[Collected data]
_____
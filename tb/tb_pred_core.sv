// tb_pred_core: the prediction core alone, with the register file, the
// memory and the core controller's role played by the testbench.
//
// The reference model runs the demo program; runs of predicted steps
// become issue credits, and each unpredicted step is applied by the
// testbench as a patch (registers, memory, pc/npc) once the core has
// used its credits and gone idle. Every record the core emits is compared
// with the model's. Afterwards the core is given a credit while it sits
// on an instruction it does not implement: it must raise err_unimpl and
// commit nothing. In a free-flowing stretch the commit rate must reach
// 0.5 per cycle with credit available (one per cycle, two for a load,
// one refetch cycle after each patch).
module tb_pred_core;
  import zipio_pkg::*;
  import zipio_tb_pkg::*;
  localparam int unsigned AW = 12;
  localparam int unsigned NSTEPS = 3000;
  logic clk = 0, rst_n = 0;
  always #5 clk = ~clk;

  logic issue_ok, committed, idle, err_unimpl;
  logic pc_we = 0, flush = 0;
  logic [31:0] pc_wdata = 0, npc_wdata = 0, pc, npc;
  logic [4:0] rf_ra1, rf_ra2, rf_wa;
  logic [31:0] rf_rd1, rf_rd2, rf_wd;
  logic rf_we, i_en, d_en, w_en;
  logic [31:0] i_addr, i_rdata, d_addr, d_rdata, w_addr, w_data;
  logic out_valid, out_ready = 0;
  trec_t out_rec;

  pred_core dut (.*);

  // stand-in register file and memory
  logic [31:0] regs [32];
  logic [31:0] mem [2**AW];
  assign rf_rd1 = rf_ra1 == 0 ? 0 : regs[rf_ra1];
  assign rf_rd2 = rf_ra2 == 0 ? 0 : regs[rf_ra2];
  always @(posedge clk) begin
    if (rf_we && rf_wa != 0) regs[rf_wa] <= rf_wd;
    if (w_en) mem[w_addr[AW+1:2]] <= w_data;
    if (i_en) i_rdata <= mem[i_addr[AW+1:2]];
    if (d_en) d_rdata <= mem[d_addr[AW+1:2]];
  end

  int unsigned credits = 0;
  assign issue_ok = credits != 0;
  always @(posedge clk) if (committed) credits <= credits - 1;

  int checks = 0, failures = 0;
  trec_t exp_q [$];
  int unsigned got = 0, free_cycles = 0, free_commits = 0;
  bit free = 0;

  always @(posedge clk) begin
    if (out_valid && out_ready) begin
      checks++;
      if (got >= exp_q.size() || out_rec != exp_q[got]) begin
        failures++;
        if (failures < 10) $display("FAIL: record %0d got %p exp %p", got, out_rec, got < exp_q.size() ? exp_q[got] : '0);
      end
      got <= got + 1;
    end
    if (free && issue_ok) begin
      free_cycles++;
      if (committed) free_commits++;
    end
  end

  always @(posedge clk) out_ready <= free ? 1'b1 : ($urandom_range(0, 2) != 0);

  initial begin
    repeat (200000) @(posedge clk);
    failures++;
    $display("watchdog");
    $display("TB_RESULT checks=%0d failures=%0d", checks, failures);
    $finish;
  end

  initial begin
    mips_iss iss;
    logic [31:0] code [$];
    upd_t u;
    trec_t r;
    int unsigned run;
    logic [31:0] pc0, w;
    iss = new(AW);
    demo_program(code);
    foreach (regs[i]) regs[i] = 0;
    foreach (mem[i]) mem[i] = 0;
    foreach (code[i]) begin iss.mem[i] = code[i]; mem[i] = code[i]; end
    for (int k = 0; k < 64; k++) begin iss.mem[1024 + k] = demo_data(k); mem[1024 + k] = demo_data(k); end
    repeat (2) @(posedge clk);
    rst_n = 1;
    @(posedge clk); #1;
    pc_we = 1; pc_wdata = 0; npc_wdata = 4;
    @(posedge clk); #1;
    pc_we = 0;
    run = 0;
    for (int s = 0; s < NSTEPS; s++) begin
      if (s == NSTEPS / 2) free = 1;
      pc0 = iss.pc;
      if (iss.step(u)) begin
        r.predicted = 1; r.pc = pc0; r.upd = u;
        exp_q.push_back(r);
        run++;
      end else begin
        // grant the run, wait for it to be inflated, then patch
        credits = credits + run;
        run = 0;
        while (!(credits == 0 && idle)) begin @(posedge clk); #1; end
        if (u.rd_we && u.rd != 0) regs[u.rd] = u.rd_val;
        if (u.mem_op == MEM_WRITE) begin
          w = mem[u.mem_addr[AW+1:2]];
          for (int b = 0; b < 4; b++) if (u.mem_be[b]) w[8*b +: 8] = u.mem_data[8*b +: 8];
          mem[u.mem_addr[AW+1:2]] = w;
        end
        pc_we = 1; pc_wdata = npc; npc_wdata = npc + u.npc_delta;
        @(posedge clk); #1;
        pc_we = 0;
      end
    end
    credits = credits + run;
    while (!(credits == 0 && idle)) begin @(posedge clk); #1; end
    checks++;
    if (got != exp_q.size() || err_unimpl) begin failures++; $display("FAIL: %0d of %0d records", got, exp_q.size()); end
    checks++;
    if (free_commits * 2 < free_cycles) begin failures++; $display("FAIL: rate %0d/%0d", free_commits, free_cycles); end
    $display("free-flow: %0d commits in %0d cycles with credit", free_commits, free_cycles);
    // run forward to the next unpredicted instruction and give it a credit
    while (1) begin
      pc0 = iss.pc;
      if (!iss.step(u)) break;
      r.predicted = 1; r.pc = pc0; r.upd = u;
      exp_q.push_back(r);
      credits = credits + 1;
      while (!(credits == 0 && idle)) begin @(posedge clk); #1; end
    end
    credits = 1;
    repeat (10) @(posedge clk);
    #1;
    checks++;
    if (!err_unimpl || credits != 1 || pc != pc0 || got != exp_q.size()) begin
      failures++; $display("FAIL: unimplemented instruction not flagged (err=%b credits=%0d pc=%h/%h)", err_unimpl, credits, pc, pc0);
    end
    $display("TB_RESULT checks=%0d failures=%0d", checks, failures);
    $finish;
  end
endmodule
_____
> _WHAT YOU WILL DO_:
Nothing is to be left out; every record above must be repeated exactly.

> _THE COMPLETED TASK_:
filename tb/tb_pred_core.sv
// tb_pred_core: the prediction core alone, with the register file, the
// memory and the core controller's role played by the testbench.
//
// The reference model runs the demo program; runs of predicted steps
// become issue credits, and each unpredicted step is applied by the
// testbench as a patch (registers, memory, pc/npc) once the core has
// used its credits and gone idle. Every record the core emits is compared
// with the model's. Afterwards the core is given a credit while it sits
// on an instruction it does not implement: it must raise err_unimpl and
// commit nothing. In a free-flowing stretch the commit rate must reach
// 0.5 per cycle with credit available (one per cycle, two for a load,
// one refetch cycle after each patch).
module tb_pred_core;
  import zipio_pkg::*;
  import zipio_tb_pkg::*;
  localparam int unsigned AW = 12;
  localparam int unsigned NSTEPS = 3000;
  logic clk = 0, rst_n = 0;
  always #5 clk = ~clk;

  logic issue_ok, committed, idle, err_unimpl;
  logic pc_we = 0, flush = 0;
  logic [31:0] pc_wdata = 0, npc_wdata = 0, pc, npc;
  logic [4:0] rf_ra1, rf_ra2, rf_wa;
  logic [31:0] rf_rd1, rf_rd2, rf_wd;
  logic rf_we, i_en, d_en, w_en;
  logic [31:0] i_addr, i_rdata, d_addr, d_rdata, w_addr, w_data;
  logic out_valid, out_ready = 0;
  trec_t out_rec;

  pred_core dut (.*);

  // stand-in register file and memory
  logic [31:0] regs [32];
  logic [31:0] mem [2**AW];
  assign rf_rd1 = rf_ra1 == 0 ? 0 : regs[rf_ra1];
  assign rf_rd2 = rf_ra2 == 0 ? 0 : regs[rf_ra2];
  always @(posedge clk) begin
    if (rf_we && rf_wa != 0) regs[rf_wa] <= rf_wd;
    if (w_en) mem[w_addr[AW+1:2]] <= w_data;
    if (i_en) i_rdata <= mem[i_addr[AW+1:2]];
    if (d_en) d_rdata <= mem[d_addr[AW+1:2]];
  end

  int unsigned credits = 0;
  assign issue_ok = credits != 0;
  always @(posedge clk) if (committed) credits <= credits - 1;

  int checks = 0, failures = 0;
  trec_t exp_q [$];
  int unsigned got = 0, free_cycles = 0, free_commits = 0;
  bit free = 0;

  always @(posedge clk) begin
    if (out_valid && out_ready) begin
      checks++;
      if (got >= exp_q.size() || out_rec != exp_q[got]) begin
        failures++;
        if (failures < 10) $display("FAIL: record %0d got %p exp %p", got, out_rec, got < exp_q.size() ? exp_q[got] : '0);
      end
      got <= got + 1;
    end
    if (free && issue_ok) begin
      free_cycles++;
      if (committed) free_commits++;
    end
  end

  always @(posedge clk) out_ready <= free ? 1'b1 : ($urandom_range(0, 2) != 0);

  initial begin
    repeat (200000) @(posedge clk);
    failures++;
    $display("watchdog");
    $display("TB_RESULT checks=%0d failures=%0d", checks, failures);
    $finish;
  end

  initial begin
    mips_iss iss;
    logic [31:0] code [$];
    upd_t u;
    trec_t r;
    int unsigned run;
    logic [31:0] pc0, w;
    iss = new(AW);
    demo_program(code);
    foreach (regs[i]) regs[i] = 0;
    foreach (mem[i]) mem[i] = 0;
    foreach (code[i]) begin iss.mem[i] = code[i]; mem[i] = code[i]; end
    for (int k = 0; k < 64; k++) begin iss.mem[1024 + k] = demo_data(k); mem[1024 + k] = demo_data(k); end
    repeat (2) @(posedge clk);
    rst_n = 1;
    @(posedge clk); #1;
    pc_we = 1; pc_wdata = 0; npc_wdata = 4;
    @(posedge clk); #1;
    pc_we = 0;
    run = 0;
    for (int s = 0; s < NSTEPS; s++) begin
      if (s == NSTEPS / 2) free = 1;
      pc0 = iss.pc;
      if (iss.step(u)) begin
        r.predicted = 1; r.pc = pc0; r.upd = u;
        exp_q.push_back(r);
        run++;
      end else begin
        // grant the run, wait for it to be inflated, then patch
        credits = credits + run;
        run = 0;
        while (!(credits == 0 && idle)) begin @(posedge clk); #1; end
        if (u.rd_we && u.rd != 0) regs[u.rd] = u.rd_val;
        if (u.mem_op == MEM_WRITE) begin
          w = mem[u.mem_addr[AW+1:2]];
          for (int b = 0; b < 4; b++) if (u.mem_be[b]) w[8*b +: 8] = u.mem_data[8*b +: 8];
          mem[u.mem_addr[AW+1:2]] = w;
        end
        pc_we = 1; pc_wdata = npc; npc_wdata = npc + u.npc_delta;
        @(posedge clk); #1;
        pc_we = 0;
      end
    end
    credits = credits + run;
    while (!(credits == 0 && idle)) begin @(posedge clk); #1; end
    checks++;
    if (got != exp_q.size() || err_unimpl) begin failures++; $display("FAIL: %0d of %0d records", got, exp_q.size()); end
    checks++;
    if (free_commits * 2 < free_cycles) begin failures++; $display("FAIL: rate %0d/%0d", free_commits, free_cycles); end
    $display("free-flow: %0d commits in %0d cycles with credit", free_commits, free_cycles);
    // run forward to the next unpredicted instruction and give it a credit
    while (1) begin
      pc0 = iss.pc;
      if (!iss.step(u)) break;
      r.predicted = 1; r.pc = pc0; r.upd = u;
      exp_q.push_back(r);
      credits = credits + 1;
      while (!(credits == 0 && idle)) begin @(posedge clk); #1; end
    end
    credits = 1;
    repeat (10) @(posedge clk);
    #1;
    checks++;
    if (!err_unimpl || credits != 1 || pc != pc0 || got != exp_q.size()) begin
      failures++; $display("FAIL: unimplemented instruction not flagged (err=%b credits=%0d pc=%h/%h)", err_unimpl, credits, pc, pc0);
    end
    $display("TB_RESULT checks=%0d failures=%0d", checks, failures);
    $finish;
  end
endmodule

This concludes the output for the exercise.